EXERCISE AIM:
Lines containing "circuit": state how many there are in these entries, and write only that number.
***** DATA SECTION
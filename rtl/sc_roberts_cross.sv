// sc_roberts_cross: stochastic-computing Roberts-cross edge detector for one 2x2 window,
//   Z = 1/2 (|x00 - x11| + |x01 - x10|).
//
// With maximally correlated input streams (all generated from the same LD number) an XOR
// gate computes the absolute difference of two stream values; a multiplexer driven by a
// 0.5-valued select stream adds the two differences with weight 1/2. The design only
// names the Roberts-cross circuit; this XOR/MUX form is the standard stochastic one.
//
// Purely combinational, one bit per clock of the surrounding stream.
module sc_roberts_cross (
  input  logic x00,
  input  logic x01,
  input  logic x10,
  input  logic x11,
  input  logic sel,
  output logic z
);

  assign z = sel ? (x00 ^ x11) : (x01 ^ x10);

endmodule
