// tb_sc_roberts_cross: self-checking test of the stochastic Roberts-cross circuit.
//
// Exhaustive truth table (32 input combinations), then a stream test: pixels encoded as
// maximally correlated 256-bit streams (bit = u < p with u the bit-reversed counter) and
// a 0.5 select stream from an independent sequence; the ones count must be within a few
// units of (|p00 - p11| + |p01 - p10|) / 2.
module tb_sc_roberts_cross;

  logic x00, x01, x10, x11, sel, z;

  sc_roberts_cross dut (.x00, .x01, .x10, .x11, .sel, .z);

  int checks = 0, failures = 0;

  initial begin
    for (int v = 0; v < 32; v++) begin
      {sel, x00, x01, x10, x11} = 5'(v);
      #1;
      checks++;
      if (z !== (sel ? (x00 ^ x11) : (x01 ^ x10))) begin failures++; $display("FAIL: truth table %b", v); end
    end
    for (int it = 0; it < 200; it++) begin
      int p00, p01, p10, p11, ones, expect2, d;
      p00 = $urandom_range(255); p01 = $urandom_range(255); p10 = $urandom_range(255); p11 = $urandom_range(255);
      ones = 0;
      for (int c = 0; c < 256; c++) begin
        int u, s;
        u = 0;
        for (int k = 0; k < 8; k++) if ((c & (1 << k)) != 0) u |= 128 >> k;
        s = (c * 37 + 11) % 256;          // 0.5 select: a decorrelated permutation
        x00 = (u < p00); x01 = (u < p01); x10 = (u < p10); x11 = (u < p11);
        sel = (s < 128);
        #1;
        ones += int'(z);
      end
      expect2 = ((p00 > p11 ? p00 - p11 : p11 - p00) + (p01 > p10 ? p01 - p10 : p10 - p01));
      d = 2 * ones - expect2;
      checks++;
      if (d > 40 || d < -40) begin
        failures++;
        $display("FAIL: stream %0d %0d %0d %0d ones=%0d expected about %0d", p00, p01, p10, p11, ones, expect2 / 2);
      end
    end
    $display("TB_RESULT checks=%0d failures=%0d", checks, failures);
    $finish;
  end

  initial begin
    #10000000;
    $display("FAIL: watchdog");
    $display("TB_RESULT checks=%0d failures=%0d", checks, failures + 1);
    $finish;
  end
endmodule
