// sc_to_binary: stochastic-to-binary conversion, a CW-bit counter of the ones in a
// stochastic stream. `clear` zeroes it (priority), and each cycle with `en` high adds
// `bit_in`. The counter form is this implementation's choice; the design names the block
// in its EQSNG figure. CW = NB + 1 holds a full 2^NB-bit stream count.
module sc_to_binary #(
  parameter int unsigned CW = 9
) (
  input  logic          clk,
  input  logic          rst_n,
  input  logic          clear,
  input  logic          en,
  input  logic          bit_in,
  output logic [CW-1:0] count
);

  always_ff @(posedge clk) begin
    if (!rst_n || clear)  count <= '0;
    else if (en && bit_in) count <= count + 1'b1;
  end

endmodule
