// tb_sc_to_binary: self-checking test of the stochastic-to-binary counter against a model
// for random streams, enables and clears, including a full 256-ones stream.
module tb_sc_to_binary;

  logic clk = 0, rst_n = 0;
  always #5 clk = ~clk;

  logic       clear, en, bit_in;
  logic [8:0] count;
  int         model;

  sc_to_binary dut (.clk, .rst_n, .clear, .en, .bit_in, .count);

  int checks = 0, failures = 0;

  initial begin
    clear = 0; en = 0; bit_in = 0;
    repeat (2) @(negedge clk);
    rst_n = 1;
    model = 0;
    en = 1; bit_in = 1;
    repeat (256) @(negedge clk);
    checks++;
    if (count !== 9'd256) begin failures++; $display("FAIL: full stream count %0d", count); end
    clear = 1; @(negedge clk); clear = 0; model = 0;
    for (int i = 0; i < 3000; i++) begin
      clear = ($urandom_range(200) == 0);
      en = ($urandom_range(3) != 0);
      bit_in = 1'($urandom);
      @(negedge clk);
      if (clear) model = 0; else if (en && bit_in) model = (model + 1) % 512;
      checks++;
      if (count !== 9'(model)) begin failures++; $display("FAIL: count %0d expected %0d", count, model); end
    end
    $display("TB_RESULT checks=%0d failures=%0d", checks, failures);
    $finish;
  end

  initial begin
    repeat (100000) @(posedge clk);
    $display("FAIL: watchdog");
    $display("TB_RESULT checks=%0d failures=%0d", checks, failures + 1);
    $finish;
  end
endmodule
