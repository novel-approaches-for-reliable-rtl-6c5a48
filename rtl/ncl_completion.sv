// ncl_completion: completion detection for an NCL register of WIDTH bits.
//
// Combines the per-bit ko signals with hysteresis: the output rises only when every ko
// is 1 (the whole register holds NULL, so it requests DATA) and falls only when every ko
// is 0 (the whole register holds DATA, so it requests NULL). Built as a tree of TH44
// gates over groups of four followed by one THgg gate over the g group outputs
// (WIDTH <= 16). The tree shape is this implementation's choice.
//
// Asynchronous, no clock; rst forces the output to 0 (request NULL). Reset should be
// released with all ko high so the output then rises to request the first DATA.
module ncl_completion #(
  parameter int unsigned WIDTH = 4
) (
  input  logic             rst,
  input  logic [WIDTH-1:0] ko,
  output logic             kout
);

  localparam int unsigned G = (WIDTH + 3) / 4;

  logic [G-1:0] grp;

  for (genvar g = 0; g < int'(G); g++) begin : g_grp
    localparam int unsigned SZ = ((WIDTH - 4*g) < 4) ? (WIDTH - 4*g) : 4;
    if (SZ == 1) begin : g_one
      assign grp[g] = ko[4*g];
    end else begin : g_th
      ncl_th_gate #(.N(SZ), .M(SZ)) u_th (.rst, .a(ko[4*g +: SZ]), .z(grp[g]));
    end
  end

  if (G == 1) begin : g_single
    assign kout = grp[0];
  end else begin : g_final
    ncl_th_gate #(.N(G), .M(G)) u_th (.rst, .a(grp), .z(kout));
  end

  initial assert (WIDTH >= 1 && WIDTH <= 16) else $error("ncl_completion: WIDTH must be 1..16");

endmodule
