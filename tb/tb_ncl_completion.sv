// tb_ncl_completion: self-checking test of NCL completion detection for widths 1, 4, 5, 9
// and 16. The ko inputs rise one by one in random order from all-0 (output must stay 0
// until the last rises, then become 1) and fall one by one (output must stay 1 until the
// last falls, then become 0), the way a register's ko bits change in an NCL pipeline.
module tb_ncl_completion;

  logic rst;
  logic [0:0]  k1;  logic z1;
  logic [3:0]  k4;  logic z4;
  logic [4:0]  k5;  logic z5;
  logic [8:0]  k9;  logic z9;
  logic [15:0] k16; logic z16;

  ncl_completion #(.WIDTH(1))  u1  (.rst, .ko(k1),  .kout(z1));
  ncl_completion #(.WIDTH(4))  u4  (.rst, .ko(k4),  .kout(z4));
  ncl_completion #(.WIDTH(5))  u5  (.rst, .ko(k5),  .kout(z5));
  ncl_completion #(.WIDTH(9))  u9  (.rst, .ko(k9),  .kout(z9));
  ncl_completion #(.WIDTH(16)) u16 (.rst, .ko(k16), .kout(z16));

  int checks = 0, failures = 0;

  task automatic check(bit ok, string what);
    checks++;
    if (!ok) begin failures++; $display("FAIL: %s", what); end
  endtask

  task automatic setbit(int w, int i, bit v);
    case (w)
      1: k1[i] = v;
      4: k4[i] = v;
      5: k5[i] = v;
      9: k9[i] = v;
      default: k16[i] = v;
    endcase
  endtask

  function automatic bit outp(int w);
    case (w)
      1: return z1;
      4: return z4;
      5: return z5;
      9: return z9;
      default: return z16;
    endcase
  endfunction

  initial begin
    static int widths [5] = '{1, 4, 5, 9, 16};
    rst = 1; k1 = 0; k4 = 0; k5 = 0; k9 = 0; k16 = 0;
    #1 rst = 0;
    #1;
    for (int it = 0; it < 100; it++) begin
      foreach (widths[wi]) begin
        int w;
        int order [$];
        w = widths[wi];
        order = {};
        for (int i = 0; i < w; i++) order.push_back(i);
        order.shuffle();
        foreach (order[k]) begin
          setbit(w, order[k], 1);
          #1;
          if (k < w - 1) check(outp(w) == 0, $sformatf("W=%0d rose early", w));
        end
        check(outp(w) == 1, $sformatf("W=%0d rises when all ko high", w));
        order.shuffle();
        foreach (order[k]) begin
          setbit(w, order[k], 0);
          #1;
          if (k < w - 1) check(outp(w) == 1, $sformatf("W=%0d fell early", w));
        end
        check(outp(w) == 0, $sformatf("W=%0d falls when all ko low", w));
      end
    end
    $display("TB_RESULT checks=%0d failures=%0d", checks, failures);
    $finish;
  end

  initial begin
    #1000000;
    $display("FAIL: watchdog");
    $display("TB_RESULT checks=%0d failures=%0d", checks, failures + 1);
    $finish;
  end
endmodule
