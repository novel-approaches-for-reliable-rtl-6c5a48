// ncl_di_register: delay-insensitive (DI) register stage of an NCL pipeline.
//
// Every rail passes through a TH22 gate whose second input is the request ki from the
// next stage's completion detection: with ki = 1 (request for DATA) a DATA wavefront is
// passed and then held; with ki = 0 (request for NULL) a NULL wavefront is passed and
// held. Each bit reports ko = NOR of its two output rails (1 = holding NULL, ready for
// DATA); a completion-detection block combines these into the request for the previous
// stage. This structure (TH22 per rail, reset to NULL) is the conventional one and is this
// implementation's choice; the design gives the register's role and handshake.
//
// Asynchronous, no clock; rst forces the outputs to NULL.
module ncl_di_register #(
  parameter int unsigned WIDTH = 4
) (
  input  logic                  rst,
  input  logic                  ki,
  input  logic [WIDTH-1:0][1:0] d,
  output logic [WIDTH-1:0][1:0] q,
  output logic [WIDTH-1:0]      ko
);

  for (genvar i = 0; i < int'(WIDTH); i++) begin : g_bit
    ncl_th_gate #(.N(2), .M(2)) u_r0 (.rst, .a({ki, d[i][0]}), .z(q[i][0]));
    ncl_th_gate #(.N(2), .M(2)) u_r1 (.rst, .a({ki, d[i][1]}), .z(q[i][1]));
    assign ko[i] = ~(q[i][0] | q[i][1]);
  end

endmodule
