// tb_ncl_di_register: self-checking test of the NCL delay-insensitive register.
//
// A random legal sequence (each bit NULL, DATA0 or DATA1; ki toggling) is applied and every
// rail is compared with a C-element reference (rises when rail and ki are both 1, falls
// when both are 0, else holds); ko must be the NOR of each bit's rails. The test counts
// DATA passed, NULL passed and wavefronts held back by the request.
module tb_ncl_di_register;

  localparam int W = 4;

  logic              rst, ki;
  logic [W-1:0][1:0] d, q, qm;
  logic [W-1:0]      ko;

  ncl_di_register #(.WIDTH(W)) dut (.rst, .ki, .d, .q, .ko);

  int checks = 0, failures = 0;
  int passed_data = 0, passed_null = 0, held = 0;

  initial begin
    rst = 1; ki = 1; d = '0; qm = '0;
    #1 rst = 0;
    #1;
    for (int step = 0; step < 5000; step++) begin
      if ($urandom_range(2) == 0) ki = ~ki;
      for (int i = 0; i < W; i++) begin
        case ($urandom_range(3))
          0: d[i] = 2'b00;
          1: d[i] = 2'b01;
          2: d[i] = 2'b10;
          default: ;
        endcase
        // keep a bit from switching directly between DATA0 and DATA1
        if (d[i] != 2'b00 && qm[i] != 2'b00 && d[i] != qm[i] && ki) d[i] = 2'b00;
      end
      #1;
      for (int i = 0; i < W; i++) begin
        for (int r = 0; r < 2; r++) begin
          if (d[i][r] && ki) begin
            if (!qm[i][r]) passed_data++;
            qm[i][r] = 1;
          end else if (!d[i][r] && !ki) begin
            if (qm[i][r]) passed_null++;
            qm[i][r] = 0;
          end else if (d[i][r] != qm[i][r]) held++;
        end
        checks++;
        if (q[i] !== qm[i]) begin failures++; $display("FAIL: bit %0d d=%b ki=%b q=%b expected %b", i, d[i], ki, q[i], qm[i]); end
        checks++;
        if (ko[i] !== ~(qm[i][0] | qm[i][1])) begin failures++; $display("FAIL: ko bit %0d", i); end
      end
    end
    if (passed_data == 0 || passed_null == 0 || held == 0) begin
      failures++; $display("FAIL: mechanism not exercised");
    end
    $display("passed_data=%0d passed_null=%0d held=%0d", passed_data, passed_null, held);
    $display("TB_RESULT checks=%0d failures=%0d", checks, failures);
    $finish;
  end

  initial begin
    #1000000;
    $display("FAIL: watchdog");
    $display("TB_RESULT checks=%0d failures=%0d", checks, failures + 1);
    $finish;
  end
endmodule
**********
TASK RESPONSE:
2